A coenzyme becomes a substrate sometimes and is referred to as cosubstrate or second substrate for a number of enzymes involved in the chemical reactions. They play a role in transferring electrons or functional groups such as hydrogen, chemical groups or other electrons in a number of reactions.
An example of coenzyme as a substrate is coenzyme A. Coenzyme is a type of cofactor which can be used as a substrate for the synthesis of 3hydroxyl-3-methylglutaryl-coA in the liver. It is also used as a substrate for a variety of other reactions taking place inside the cells such as catabolism and anabolism. In certain reactions coenzymes bind along with the substrates at the active site of the enzyme.
Is acetyl a coenzyme or an enzyme?
Acetyl is a coenzyme not an enzyme that is involved in variety of biochemical reactions such as the metabolic reactions of proteins, carbohydrates and proteins where it functions to transfer acetyl group to the krebs cycle for the production of energy. It behaves as a cofactor in number of processes involving both catabolism and anabolism reactions.

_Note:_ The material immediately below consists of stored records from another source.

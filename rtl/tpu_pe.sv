// Weight-stationary processing element of the systolic array.
//
// The PE keeps one weight. Every cycle it passes its activation input one PE to the
// right (a_out) and passes down the partial sum from the PE above plus activation
// times weight (p_out). Both outputs are registered, so data moves one PE per cycle.
// w_load replaces the weight. The weight-stationary scheme follows the description;
// the widths are this design's choices.
module tpu_pe #(
  parameter int ACT_W = 16,
  parameter int WGT_W = 8,
  parameter int ACC_W = 32
) (
  input  logic                    clk,
  input  logic                    rst_n,
  input  logic                    w_load,
  input  logic signed [WGT_W-1:0] w_in,
  input  logic signed [ACT_W-1:0] a_in,
  input  logic signed [ACC_W-1:0] p_in,
  output logic signed [ACT_W-1:0] a_out,
  output logic signed [ACC_W-1:0] p_out
);

  logic signed [WGT_W-1:0] w_q;

  always_ff @(posedge clk or negedge rst_n) begin
    if (!rst_n) begin
      w_q   <= '0;
      a_out <= '0;
      p_out <= '0;
    end else begin
      if (w_load) w_q <= w_in;
      a_out <= a_in;
      p_out <= p_in + ACC_W'(a_in * w_q);
    end
  end

endmodule
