// tpu_pe: registered pass-through of the activation and multiply-accumulate of the
// partial sum with the stored weight, over random operands.
module tb_tpu_pe;
  localparam int WATCHDOG = 10000;
  `include "tb_common.svh"
  logic rst_n = 1, w_load = 0;
  initial #1 rst_n = 0;  // an asynchronous reset needs an edge after time 0
  logic signed [7:0]  w_in = 0;
  logic signed [15:0] a_in = 0, a_out;
  logic signed [31:0] p_in = 0, p_out;
  tpu_pe dut (.*);
  initial begin
    int w;
    repeat (2) @(posedge clk);
    rst_n = 1;
    for (int i = 0; i < 200; i++) begin
      @(negedge clk);
      if (i % 10 == 0) begin w = $signed(8'($urandom)); w_in = 8'(w); w_load = 1; @(negedge clk); w_load = 0; end
      a_in = 16'($urandom); p_in = 32'($urandom) >>> 4;
      @(posedge clk); #1;
      check(a_out == a_in, "activation passes right");
      check(p_out == p_in + 32'(int'(a_in) * w), $sformatf("psum %0d, expected %0d", p_out, p_in + int'(a_in) * w));
    end
    finish();
  end
endmodule
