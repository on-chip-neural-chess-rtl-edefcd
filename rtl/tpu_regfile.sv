// Register file of the tiny TPU: three groups of 64 32-bit registers.
//
// Group 0 holds the move count and the network description (input height and width,
// layer count, kernel shapes, base addresses, operation, relu and flatten flags);
// register 0 reads as zero and register 1 is the move count. Groups 1 and 2 hold the
// weights and biases of the current layer and are visible all at once (w_all, b_all)
// so the whole 8x8 weight matrix reaches the systolic array in parallel.
// Ports: two combinational reads of group 0 registers 0..31; one synchronous write
// (group, address, data); a move-count write from the packet receiver that wins over
// the general write; field writes of registers 20..22 (layer count record) and
// 23..31 (layer record) used by the decode instructions. cfg shows registers 20..31.
// Three groups of 64 and their contents follow the description; the exact register
// numbers are this design's choice (see onechan_pkg).
module tpu_regfile
  import onechan_pkg::*;
(
  input  logic        clk,
  input  logic        rst_n,
  input  logic [4:0]  ra1,
  input  logic [4:0]  ra2,
  output logic [31:0] rd1,
  output logic [31:0] rd2,
  input  logic        we,
  input  logic [1:0]  wgroup,
  input  logic [5:0]  waddr,
  input  logic [31:0] wdata,
  input  logic        mtn_we,
  input  logic [31:0] mtn,
  input  logic        lnum_we,
  input  logic [31:0] lnum   [3],   // registers 20..22
  input  logic        linfo_we,
  input  logic [31:0] linfo  [9],   // registers 23..31
  output logic [31:0] cfg    [12],  // registers 20..31
  output logic [31:0] w_all  [64],
  output logic [31:0] b_all  [64]
);

  logic [31:0] g0 [64];
  logic [31:0] g1 [64];
  logic [31:0] g2 [64];

  always_ff @(posedge clk or negedge rst_n) begin
    if (!rst_n) begin
      for (int i = 0; i < 64; i++) begin
        g0[i] <= '0; g1[i] <= '0; g2[i] <= '0;
      end
    end else begin
      if (we) begin
        case (wgroup)
          2'd0:    if (waddr != 0) g0[waddr] <= wdata;
          2'd1:    g1[waddr] <= wdata;
          2'd2:    g2[waddr] <= wdata;
          default: ;
        endcase
      end
      if (lnum_we)  for (int i = 0; i < 3; i++) g0[R_IN_H + i] <= lnum[i];
      if (linfo_we) for (int i = 0; i < 9; i++) g0[R_W_H + i]  <= linfo[i];
      if (mtn_we) g0[R_MOVE_NUM] <= mtn;
    end
  end

  assign rd1 = (ra1 == 0) ? '0 : g0[{1'b0, ra1}];
  assign rd2 = (ra2 == 0) ? '0 : g0[{1'b0, ra2}];
  always_comb for (int i = 0; i < 12; i++) cfg[i] = g0[R_IN_H + i];
  assign w_all = g1;
  assign b_all = g2;

endmodule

Acetyl coenzyme A is known to be an intermediate of metabolic reactions which has been derived from metabolic pathways such as, glycolysis, amino acid degradation, and the oxidation of fatty acids. It plays an important role as an electron carrier in cellular respiration.
To conclude the article, we can say in accordance with the topic that coenzymes are not enzymes they assist the enzymes to perform their normal physiological function in transforming specific substrates into the products and are released with the products as the end products.